Find the lines below holding the word "found" and copy each of them.

+++

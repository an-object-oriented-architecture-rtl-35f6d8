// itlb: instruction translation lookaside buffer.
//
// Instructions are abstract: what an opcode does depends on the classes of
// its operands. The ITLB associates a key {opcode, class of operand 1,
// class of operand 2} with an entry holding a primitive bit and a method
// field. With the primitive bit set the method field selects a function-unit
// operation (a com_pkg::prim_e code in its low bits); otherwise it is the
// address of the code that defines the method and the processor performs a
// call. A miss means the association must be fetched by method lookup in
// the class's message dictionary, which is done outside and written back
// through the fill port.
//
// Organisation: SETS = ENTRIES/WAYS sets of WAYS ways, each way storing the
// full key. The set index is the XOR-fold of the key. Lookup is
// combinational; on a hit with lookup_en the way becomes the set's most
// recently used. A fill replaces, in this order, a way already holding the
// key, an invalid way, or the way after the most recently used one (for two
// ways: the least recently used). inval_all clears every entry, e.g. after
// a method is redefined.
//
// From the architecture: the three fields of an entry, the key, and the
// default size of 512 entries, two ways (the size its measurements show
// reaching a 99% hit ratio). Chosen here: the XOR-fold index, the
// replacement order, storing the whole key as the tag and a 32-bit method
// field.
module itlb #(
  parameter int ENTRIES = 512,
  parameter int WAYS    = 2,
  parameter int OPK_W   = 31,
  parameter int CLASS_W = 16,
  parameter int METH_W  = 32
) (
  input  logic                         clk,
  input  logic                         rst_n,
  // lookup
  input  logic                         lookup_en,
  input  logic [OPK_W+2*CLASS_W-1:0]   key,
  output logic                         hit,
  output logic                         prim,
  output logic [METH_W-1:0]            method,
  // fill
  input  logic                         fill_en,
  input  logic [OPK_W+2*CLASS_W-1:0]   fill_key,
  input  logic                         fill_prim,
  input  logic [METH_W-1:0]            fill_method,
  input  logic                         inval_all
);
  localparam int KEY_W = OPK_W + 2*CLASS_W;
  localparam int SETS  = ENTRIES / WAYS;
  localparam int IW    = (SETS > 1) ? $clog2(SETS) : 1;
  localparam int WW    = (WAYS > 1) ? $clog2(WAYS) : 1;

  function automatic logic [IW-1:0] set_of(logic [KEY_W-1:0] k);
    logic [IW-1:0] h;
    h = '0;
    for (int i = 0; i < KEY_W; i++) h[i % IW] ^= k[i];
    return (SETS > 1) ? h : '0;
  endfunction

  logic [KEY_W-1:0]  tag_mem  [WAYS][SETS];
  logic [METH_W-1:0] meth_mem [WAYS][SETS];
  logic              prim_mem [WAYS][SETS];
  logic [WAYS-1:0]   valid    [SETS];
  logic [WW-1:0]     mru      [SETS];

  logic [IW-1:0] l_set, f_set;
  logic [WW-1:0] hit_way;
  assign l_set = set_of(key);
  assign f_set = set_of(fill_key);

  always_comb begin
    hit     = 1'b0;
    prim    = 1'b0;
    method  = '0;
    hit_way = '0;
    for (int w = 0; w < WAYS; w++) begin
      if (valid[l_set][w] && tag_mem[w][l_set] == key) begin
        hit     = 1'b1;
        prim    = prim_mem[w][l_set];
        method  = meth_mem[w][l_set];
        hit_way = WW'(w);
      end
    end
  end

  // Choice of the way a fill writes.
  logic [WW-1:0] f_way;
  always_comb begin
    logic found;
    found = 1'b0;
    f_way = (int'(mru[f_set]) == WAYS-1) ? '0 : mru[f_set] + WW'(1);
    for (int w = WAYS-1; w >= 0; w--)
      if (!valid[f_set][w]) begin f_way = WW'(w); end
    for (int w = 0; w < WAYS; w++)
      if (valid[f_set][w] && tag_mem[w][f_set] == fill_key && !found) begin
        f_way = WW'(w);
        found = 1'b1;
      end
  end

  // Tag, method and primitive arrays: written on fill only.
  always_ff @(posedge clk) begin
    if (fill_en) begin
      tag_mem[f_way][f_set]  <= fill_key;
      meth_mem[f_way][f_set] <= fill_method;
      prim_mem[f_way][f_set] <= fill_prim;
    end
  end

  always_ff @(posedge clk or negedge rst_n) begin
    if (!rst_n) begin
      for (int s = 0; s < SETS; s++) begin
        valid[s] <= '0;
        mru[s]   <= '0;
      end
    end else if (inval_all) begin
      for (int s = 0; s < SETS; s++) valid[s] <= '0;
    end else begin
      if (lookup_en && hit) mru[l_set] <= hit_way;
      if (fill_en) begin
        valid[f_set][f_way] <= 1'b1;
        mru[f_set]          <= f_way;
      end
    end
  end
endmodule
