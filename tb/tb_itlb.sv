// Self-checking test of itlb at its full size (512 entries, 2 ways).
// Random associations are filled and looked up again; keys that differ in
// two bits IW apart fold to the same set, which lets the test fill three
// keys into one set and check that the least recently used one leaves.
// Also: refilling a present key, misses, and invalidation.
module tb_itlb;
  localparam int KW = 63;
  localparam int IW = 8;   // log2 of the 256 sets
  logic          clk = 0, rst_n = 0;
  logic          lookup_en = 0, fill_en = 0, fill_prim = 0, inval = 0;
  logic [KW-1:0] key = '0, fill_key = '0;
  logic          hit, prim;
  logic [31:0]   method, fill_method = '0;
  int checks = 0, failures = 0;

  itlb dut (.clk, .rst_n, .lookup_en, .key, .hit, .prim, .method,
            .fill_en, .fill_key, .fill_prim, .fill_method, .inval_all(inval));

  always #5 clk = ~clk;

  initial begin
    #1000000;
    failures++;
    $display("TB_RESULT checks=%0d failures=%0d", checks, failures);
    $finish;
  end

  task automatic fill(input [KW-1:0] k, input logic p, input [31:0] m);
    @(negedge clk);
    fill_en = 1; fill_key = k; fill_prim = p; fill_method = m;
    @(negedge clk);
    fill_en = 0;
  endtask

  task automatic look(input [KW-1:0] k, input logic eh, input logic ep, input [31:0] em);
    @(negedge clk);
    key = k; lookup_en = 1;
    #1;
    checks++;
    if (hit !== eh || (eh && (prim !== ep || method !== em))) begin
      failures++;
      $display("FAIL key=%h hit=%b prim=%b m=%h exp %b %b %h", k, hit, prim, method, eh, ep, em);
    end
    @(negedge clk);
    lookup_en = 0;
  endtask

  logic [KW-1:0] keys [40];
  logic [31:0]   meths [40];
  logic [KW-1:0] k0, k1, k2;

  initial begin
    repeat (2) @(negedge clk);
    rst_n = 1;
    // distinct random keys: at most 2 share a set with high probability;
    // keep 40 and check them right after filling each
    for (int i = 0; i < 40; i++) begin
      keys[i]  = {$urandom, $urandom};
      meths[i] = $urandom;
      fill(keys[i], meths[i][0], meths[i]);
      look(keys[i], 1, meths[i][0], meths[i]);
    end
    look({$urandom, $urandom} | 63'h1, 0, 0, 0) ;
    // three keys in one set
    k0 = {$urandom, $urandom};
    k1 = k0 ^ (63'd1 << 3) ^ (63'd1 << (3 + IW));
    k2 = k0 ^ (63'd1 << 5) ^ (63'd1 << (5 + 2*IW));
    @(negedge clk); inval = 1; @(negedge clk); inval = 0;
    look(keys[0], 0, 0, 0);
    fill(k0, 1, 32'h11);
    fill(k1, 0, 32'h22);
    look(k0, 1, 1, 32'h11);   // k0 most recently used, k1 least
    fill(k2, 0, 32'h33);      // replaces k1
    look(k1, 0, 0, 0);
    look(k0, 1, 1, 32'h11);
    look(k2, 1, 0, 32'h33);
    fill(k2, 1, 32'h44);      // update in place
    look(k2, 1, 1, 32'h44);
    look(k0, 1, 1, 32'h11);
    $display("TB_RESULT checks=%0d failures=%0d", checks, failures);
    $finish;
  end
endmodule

+++

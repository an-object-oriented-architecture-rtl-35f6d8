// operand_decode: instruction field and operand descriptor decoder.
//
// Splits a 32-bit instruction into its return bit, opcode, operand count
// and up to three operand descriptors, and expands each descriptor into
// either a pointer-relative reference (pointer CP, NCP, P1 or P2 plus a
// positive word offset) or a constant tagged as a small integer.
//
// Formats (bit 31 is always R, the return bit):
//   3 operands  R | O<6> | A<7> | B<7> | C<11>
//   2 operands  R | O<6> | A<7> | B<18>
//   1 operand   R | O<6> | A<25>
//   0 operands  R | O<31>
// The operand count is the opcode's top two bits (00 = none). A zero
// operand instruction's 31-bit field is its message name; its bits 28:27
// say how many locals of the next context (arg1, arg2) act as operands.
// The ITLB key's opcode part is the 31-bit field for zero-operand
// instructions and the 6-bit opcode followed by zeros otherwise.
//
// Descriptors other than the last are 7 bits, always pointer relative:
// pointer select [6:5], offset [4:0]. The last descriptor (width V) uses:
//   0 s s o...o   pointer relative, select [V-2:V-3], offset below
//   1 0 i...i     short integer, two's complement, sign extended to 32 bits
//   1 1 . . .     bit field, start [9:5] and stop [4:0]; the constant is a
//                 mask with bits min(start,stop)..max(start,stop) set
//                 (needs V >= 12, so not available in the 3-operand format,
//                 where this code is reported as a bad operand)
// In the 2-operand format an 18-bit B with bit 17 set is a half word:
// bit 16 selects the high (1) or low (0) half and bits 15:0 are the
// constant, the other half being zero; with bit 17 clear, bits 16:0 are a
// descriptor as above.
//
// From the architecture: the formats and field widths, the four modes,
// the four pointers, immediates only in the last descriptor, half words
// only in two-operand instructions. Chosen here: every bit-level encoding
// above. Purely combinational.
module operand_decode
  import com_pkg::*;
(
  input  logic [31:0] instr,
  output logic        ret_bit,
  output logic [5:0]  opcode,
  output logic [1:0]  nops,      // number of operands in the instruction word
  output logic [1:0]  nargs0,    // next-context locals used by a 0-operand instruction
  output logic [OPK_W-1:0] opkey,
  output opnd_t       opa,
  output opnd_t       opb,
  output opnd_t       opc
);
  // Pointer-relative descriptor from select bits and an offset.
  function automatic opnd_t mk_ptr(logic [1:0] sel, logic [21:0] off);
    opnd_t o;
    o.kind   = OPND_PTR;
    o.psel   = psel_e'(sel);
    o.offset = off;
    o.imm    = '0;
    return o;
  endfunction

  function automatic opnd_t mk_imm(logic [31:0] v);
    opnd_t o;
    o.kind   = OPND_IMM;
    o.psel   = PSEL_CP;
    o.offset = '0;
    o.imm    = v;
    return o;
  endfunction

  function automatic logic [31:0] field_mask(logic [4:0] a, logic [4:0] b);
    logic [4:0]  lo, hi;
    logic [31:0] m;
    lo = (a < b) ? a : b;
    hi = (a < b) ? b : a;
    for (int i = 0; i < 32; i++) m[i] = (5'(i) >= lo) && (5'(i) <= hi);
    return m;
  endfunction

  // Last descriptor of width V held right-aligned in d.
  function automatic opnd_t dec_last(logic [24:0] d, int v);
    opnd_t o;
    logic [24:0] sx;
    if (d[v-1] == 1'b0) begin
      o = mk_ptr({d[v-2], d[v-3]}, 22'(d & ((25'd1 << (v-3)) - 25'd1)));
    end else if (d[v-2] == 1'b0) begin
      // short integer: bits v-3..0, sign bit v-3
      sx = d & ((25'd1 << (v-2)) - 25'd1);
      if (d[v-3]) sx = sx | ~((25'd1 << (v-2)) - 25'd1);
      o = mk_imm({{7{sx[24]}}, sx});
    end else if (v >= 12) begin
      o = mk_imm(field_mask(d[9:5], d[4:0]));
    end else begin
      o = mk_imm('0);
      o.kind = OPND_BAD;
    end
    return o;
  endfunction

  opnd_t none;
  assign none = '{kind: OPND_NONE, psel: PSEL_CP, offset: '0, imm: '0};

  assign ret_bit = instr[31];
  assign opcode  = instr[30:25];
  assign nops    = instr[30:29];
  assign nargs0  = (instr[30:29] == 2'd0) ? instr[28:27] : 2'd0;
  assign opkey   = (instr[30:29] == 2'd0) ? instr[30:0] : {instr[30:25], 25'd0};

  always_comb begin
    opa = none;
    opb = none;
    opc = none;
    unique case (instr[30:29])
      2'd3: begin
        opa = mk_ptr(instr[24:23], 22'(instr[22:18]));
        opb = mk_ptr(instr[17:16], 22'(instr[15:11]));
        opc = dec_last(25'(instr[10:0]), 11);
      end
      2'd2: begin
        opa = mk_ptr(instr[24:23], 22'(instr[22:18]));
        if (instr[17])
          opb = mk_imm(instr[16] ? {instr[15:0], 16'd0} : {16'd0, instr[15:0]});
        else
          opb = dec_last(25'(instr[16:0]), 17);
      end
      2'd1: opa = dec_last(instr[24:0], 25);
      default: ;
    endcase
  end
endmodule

+++

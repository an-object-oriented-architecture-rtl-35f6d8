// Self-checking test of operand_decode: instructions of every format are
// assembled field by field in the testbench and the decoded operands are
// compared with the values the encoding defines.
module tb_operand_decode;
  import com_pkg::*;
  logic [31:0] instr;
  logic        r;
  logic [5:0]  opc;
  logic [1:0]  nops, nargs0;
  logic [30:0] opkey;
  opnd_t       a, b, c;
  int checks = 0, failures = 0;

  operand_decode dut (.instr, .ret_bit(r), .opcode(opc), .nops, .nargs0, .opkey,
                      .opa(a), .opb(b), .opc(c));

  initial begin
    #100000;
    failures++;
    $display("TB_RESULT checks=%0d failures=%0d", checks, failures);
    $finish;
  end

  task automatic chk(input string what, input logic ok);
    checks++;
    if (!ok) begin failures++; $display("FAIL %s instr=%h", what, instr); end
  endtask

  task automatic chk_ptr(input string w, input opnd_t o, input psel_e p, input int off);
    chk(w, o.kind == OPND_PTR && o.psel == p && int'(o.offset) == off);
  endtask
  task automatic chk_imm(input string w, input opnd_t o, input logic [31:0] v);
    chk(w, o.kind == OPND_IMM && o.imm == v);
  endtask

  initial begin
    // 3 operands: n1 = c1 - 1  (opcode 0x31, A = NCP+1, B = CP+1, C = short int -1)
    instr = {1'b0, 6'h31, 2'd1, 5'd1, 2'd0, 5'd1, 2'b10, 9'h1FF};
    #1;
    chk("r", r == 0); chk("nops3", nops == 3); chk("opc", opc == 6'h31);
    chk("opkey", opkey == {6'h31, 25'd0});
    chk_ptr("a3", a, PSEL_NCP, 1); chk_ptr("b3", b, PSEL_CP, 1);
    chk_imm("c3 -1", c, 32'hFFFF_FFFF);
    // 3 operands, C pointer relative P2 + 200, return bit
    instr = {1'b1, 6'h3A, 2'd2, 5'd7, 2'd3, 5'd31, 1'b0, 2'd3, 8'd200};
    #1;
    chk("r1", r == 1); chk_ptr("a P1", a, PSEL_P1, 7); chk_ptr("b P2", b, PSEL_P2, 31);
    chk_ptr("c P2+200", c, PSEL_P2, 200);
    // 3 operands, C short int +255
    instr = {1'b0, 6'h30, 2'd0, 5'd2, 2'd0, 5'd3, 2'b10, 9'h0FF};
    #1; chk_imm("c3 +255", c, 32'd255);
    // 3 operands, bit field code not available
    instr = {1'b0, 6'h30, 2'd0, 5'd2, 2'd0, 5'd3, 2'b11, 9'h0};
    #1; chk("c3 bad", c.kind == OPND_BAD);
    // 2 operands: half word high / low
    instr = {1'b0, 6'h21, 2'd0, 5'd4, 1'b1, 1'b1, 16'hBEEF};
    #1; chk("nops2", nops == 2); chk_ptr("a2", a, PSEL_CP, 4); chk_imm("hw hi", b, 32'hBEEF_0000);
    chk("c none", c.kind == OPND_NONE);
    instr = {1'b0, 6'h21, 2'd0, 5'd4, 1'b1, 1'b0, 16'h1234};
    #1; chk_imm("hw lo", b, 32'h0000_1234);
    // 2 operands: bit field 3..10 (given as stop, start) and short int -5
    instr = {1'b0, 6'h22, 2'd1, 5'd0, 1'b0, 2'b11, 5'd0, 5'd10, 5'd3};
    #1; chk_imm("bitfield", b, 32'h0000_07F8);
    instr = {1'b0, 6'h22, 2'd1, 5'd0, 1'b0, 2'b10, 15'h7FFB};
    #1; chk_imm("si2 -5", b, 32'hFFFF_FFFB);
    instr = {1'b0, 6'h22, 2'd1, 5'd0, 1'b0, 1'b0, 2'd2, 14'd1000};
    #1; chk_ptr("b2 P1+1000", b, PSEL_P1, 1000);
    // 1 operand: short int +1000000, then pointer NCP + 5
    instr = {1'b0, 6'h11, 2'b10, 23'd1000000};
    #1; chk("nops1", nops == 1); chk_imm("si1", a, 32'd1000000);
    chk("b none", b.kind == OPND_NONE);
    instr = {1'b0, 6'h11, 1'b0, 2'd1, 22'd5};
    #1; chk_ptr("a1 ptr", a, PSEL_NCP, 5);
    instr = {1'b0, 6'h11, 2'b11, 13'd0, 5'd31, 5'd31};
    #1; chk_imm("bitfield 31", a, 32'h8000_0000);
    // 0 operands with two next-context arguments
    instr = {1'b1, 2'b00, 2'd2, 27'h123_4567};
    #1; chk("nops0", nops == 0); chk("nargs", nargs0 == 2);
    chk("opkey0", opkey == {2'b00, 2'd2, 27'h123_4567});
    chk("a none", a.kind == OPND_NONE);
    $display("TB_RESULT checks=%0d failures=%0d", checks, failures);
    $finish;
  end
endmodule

+++

> COMPLETED TASK
    logic found;
    found = 1'b0;
      if (valid[f_set][w] && tag_mem[w][f_set] == fill_key && !found) begin
        found = 1'b1;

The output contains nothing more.